→ **Task details**
From the entries that follow, report every line in which "only" occurs.
=-=-=
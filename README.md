# Distributed video decoder (Wyner-Ziv decoder) in SystemVerilog

This is the decoder side of a distributed video codec for QCIF video (176x144).
Key frames are coded as intra frames. The frames between them are Wyner-Ziv
(WZ) frames, and the encoder sends only the following for each one:

- its block motion vectors;
- the accumulated LDPCA syndromes of the quantised transform-domain residue.

The decoder makes its own guess of the WZ frame from the two neighbouring key
frames; this guess is called the side information. The syndromes correct the
guess's bit planes until they match what the encoder coded. The design
targets 100 MHz.

The top is `rtl/dvc_decoder.sv`. It holds frame memories, a host load port
and a frame-sequential controller. The controller runs one processing engine
at a time, and that engine owns the memories while it runs.

## Decoding steps

| step | engine | what it does |
|------|--------|--------------|
| WVMF | `wvmf` | Smooths the encoder's block vectors with a SAD-weighted vector median over a 3x3 block window. |
| MCF | `motion_comp` | Compensates the previous key frame with +mv (forward). |
| MCB | `motion_comp` | Compensates the next key frame with -mv (backward; the same engine with `neg = 1`). |
| INTERP | `interpolation` | Side information pixel = (forward + backward + 1) >> 1. |
| MCK | `motion_comp` | Compensates the previous key frame with the encoder vectors, as the encoder did. |
| FQ | `transform_quant` (sel = 1) | For each 4x4 block: SI - MCK goes through the forward integer transform and quantisation. Levels are stored band by band. |
| LDPC | `soft_input`, `ldpca_decoder` | For each band, each bit plane (most significant first) and each codeword: soft input from the side-information bit, then LDPCA decoding with the stored syndromes. Decoded bits go to the WZ level buffer. |
| IQ | `transform_quant` (sel = 0), `reconstruction` | De-quantisation and inverse transform, then MCK + residue, clipped to 0..255, into the output frame. |

Each coefficient level is sent as 4 bit planes of the offset value
`u = level + 8`, so levels run from -8 to 7. A QCIF band holds 1584 4x4 blocks.
At the default code length of 396 that is 4 codewords per band and plane, and
256 codewords per frame.

## LDPCA decoder

`ldpca_decoder` recovers N = 66*G bits (396 by default) from two inputs:

- their LLRs, with a positive value meaning bit 1;
- the accumulated syndrome bits.

The code rate is k/66, with k from 2 to 66 (65 rates). Each of the G
accumulation groups of 66 check nodes uses k of its accumulated syndromes.

**One iteration per clock.** All variable and check nodes update in parallel
in a flooding min-sum schedule.

**Comparing tree** (`ldpca_comparing_tree`). One tree serves each group of 66
basic check nodes:

- Level 0 holds 66 `ldpca_basic_cn` cells. Each is a 3-input first/second
  minimum finder.
- Six further levels of `ldpca_stacking_cn` cells each merge two sorted
  (min1, min2) pairs.
- The rate decides how many merges are active at each level: 66 → 33 → 17 →
  9 → 5 → 3 → 2 segments. Inactive nodes pass their children's values through.
- Every basic check node gets the first and second minimum, and the parity, of
  the merged node it belongs to at the current rate. This lets all 65 rates
  share one datapath.

**De-accumulation** (`ldpca_deaccumulator`). Merged node j..k takes
`A_k ^ A_(j-1)`, or `A_k` when j = 0. The bits come straight from the
accumulated syndrome vector.

**Rate control.** The parity of the hard decisions is checked against all
merged syndromes before each iteration. A match ends decoding with success.
If MAX_ITER (40) iterations pass without a match:

- the rate rises by one;
- the messages restart from the LLRs;
- decoding goes on.

At 66/66 the decoder gives up and reports failure. In the top, the counter
`stat_rate_raised` counts rate rises and `stat_syn_bits` counts the syndrome
bits used.

**Parity-check matrix.** Each variable node has degree 3. Edge e of bit v goes
to check node (a_e*v + b_e) mod N, with a = {1, 7, 13} and b = {0, 1, 5}
(see `ldpca_pkg`). The merge order is balanced pairwise merging of
neighbouring check nodes.

**Timing.** Start takes 1 load cycle, then 1 cycle per iteration, plus 1 cycle
for each parity check that closes a rate. A word that is already correct
finishes 2 cycles after start.

## Side information creation

- **`wvmf`**: the control unit.
  - At the start of a block row it reads all nine window vectors. When the
    window slides right it shifts and reads only the three vectors of the new
    right column.
  - For each of the nine candidates it runs two datapaths at once:
    `wvmf_sad` adds |P_prev(+mv) - P_next(-mv)| over the 8x8 block, and
    `wvmf_distance` sums the x and y distances to the nine window vectors.
  - `wvmf_selector` keeps the candidate with the smallest SAD·Dx + SAD·Dy.
    On a tie, the earlier candidate wins.
  - Window positions outside the frame reuse the nearest edge block.
  - Cost: 597 + (9 or 3 loads) cycles per 8x8 block, about 237K cycles per
    QCIF frame.
- **`motion_comp`**: copies each 8x8 block from the reference frame at the
  block's vector. A vector pointing outside the frame takes the nearest frame
  pixel, and `neg` selects
  the negated vector. It takes BS²+2 cycles per block.
- **`interpolation`**: one pixel per cycle, NPIX+2 cycles per frame.

## Transform and quantisation

- **`transform_core`**: a direct 2-D 4x4 integer transform, forward or
  inverse (H.264 kernels). It does one block per cycle, with registered
  output.
- **`transform_quant`**: the coefficient multiplier and shifter around the
  core, with latency 2 cycles.
  - Forward: transform, then `(|y|·MF + f) >> qbits` with qbits = 15 + QP/6.
  - Inverse: `level·V << (QP/6)`, then the inverse transform, then
    `(x + 32) >> 6`.
  - MF and V are the H.264 tables.

## Soft input

`soft_input` has latency 1 and uses two lookup tables.

- **LUT1** maps (alpha index, bit plane) to the probability that the WZ bit
  differs from the side-information bit: `P = 0.5·exp(-alpha·2^(plane-1))`,
  scaled by 256, with alpha = 2^(i-5) for i = 0..7.
- **LUT2** turns P(1) into `LLR = round(4·ln(P1/P0))`, saturated to ±31
  (6 bits).

The alpha index is a per-frame input.

## Reconstruction

`reconstruction` stores the 16 de-quantised residues of a 4x4 block. It then
adds one compensated pixel per cycle and clips the result to 0..255.

## Memories and host interface

All frame buffers are `frame_mem` arrays with one write port and two
synchronous read ports (one-cycle latency). There are nine of them: previous
and next key frame, input and smoothed vectors, forward, backward, SI, MCK and
output frame. The top also holds these buffers:

- the SI coefficient levels, band-major (address = band·1584 + block);
- the decoded WZ levels;
- the syndrome words.

`host_mem` selects what a host write goes to:

| host_mem | contents |
|----------|----------|
| 0 | previous key frame pixels |
| 1 | next key frame pixels |
| 2 | encoder vectors; `{x, y}` of MVW = 6 bits each in the low bits, one per 8x8 block |
| 3 | 32-bit syndrome words |

Syndrome words follow these rules:

- Bit i of word j holds accumulated syndrome 32j+i.
- Each codeword takes 13 words.
- Codewords are ordered by band, then plane (most significant first), then
  codeword.

To decode a frame:

1. Set `qp`, `alpha_idx` and `rate_init`.
2. Pulse `start`.
3. Wait for `done`. `phase` shows the current step while it runs.
4. Read the frame through `out_rd_addr` / `out_rd_data`.

## Performance

The full-size test decodes a QCIF WZ frame in 676,830 cycles (6.8 ms at
100 MHz) across 256 codewords.

QCIF at 30 frames/s with GOP 2 means 15 WZ frames per second, which is
6.67M cycles per frame. In the worst case every codeword needs all rates:
256 · 65 · 41 ≈ 680K cycles. With side information added, the total stays
under 1.1M cycles.

## Departures from the original design and limitations

- **Not included: H.264 intra decoding of key frames.** Key frames are written
  in through the host port.
- **Not included: CAVLC decoding of entropy-coded bands.** Every band is
  channel coded.
- **Not included: skip mode.**
- **Not included: scan chains and I/O pads.**
- **External memory:** it is modelled as on-chip arrays with a simple host
  port, not as an external memory interface.
- **Own choices** for details the original design does not give:
  - the parity-check matrix and merge order;
  - LUT1/LUT2 contents and the LLR scale;
  - the quantisation tables (taken from H.264);
  - 8x8 integer-pel vectors in -31..31 (-32 cannot be negated);
  - 4 bit planes per band;
  - MAX_ITER = 40;
  - repeating the edge block for filter windows at the frame edge;
  - the tie rule in the filter.
- **Alpha is not estimated.** The Laplacian parameter comes in as an index and
  is not computed from the residue.
- **No CRC on decoded codewords.** Success means only that the syndrome check
  passed. With short codes, or a low starting rate where the side information
  is poor, a wrong word can pass. The end-to-end test saw this with a 66-bit
  code. At 132 and 396 bits with a starting rate of 40/66, it decoded
  correctly.
- **The comparing tree keeps duplicate edges.** When a variable node has two
  edges into the same merged check node, both stay in the minimum search. The
  parity check itself is exact.

## Verification

Each block has a self-checking testbench in `tb/` that prints
`TB_RESULT checks=… failures=…`. Example with Verilator 5:

```
verilator --binary --timing -Mdir obj $(ls rtl/*pkg.sv) $(ls rtl/*.sv | grep -v pkg) \
  tb/tb_dvc_decoder.sv --top-module tb_dvc_decoder
./obj/Vtb_dvc_decoder
```

**`tb_dvc_decoder`** runs end to end at 88x24 with G = 2. The testbench plays
the encoder:

- It builds the frames and vectors, including outliers and vectors that point
  outside the frame.
- It transforms, quantises and LDPCA-encodes the residue.
- It loads everything through the host port.
- It checks the output frame pixel by pixel.

It also counts each mechanism and fails if one never occurs: each of the 8
steps, rate rises, vectors changed by smoothing, edge clamping in
compensation, and clipping in reconstruction.

**`tb_dvc_decoder_full`** repeats the same test at the default size
(176x144, 396-bit code).

Block testbenches cover:

- the check-node cells, exhaustively;
- the comparing tree at all 65 rates against a reference;
- the decoder's cycle counts for a clean word, a noisy word, rate rises and
  failure;
- WVMF against a software filter, with its cycle count;
- compensation in both directions with clamping;
- the transform and quantiser against reference arithmetic;
- the soft-input tables against the exp/ln formulas;
- clipping in reconstruction.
=-=-=
→ **Task response**
(WZ) frames, and the encoder sends only the following for each one:
    window slides right it shifts and reads only the three vectors of the new
- **No CRC on decoded codewords.** Success means only that the syndrome check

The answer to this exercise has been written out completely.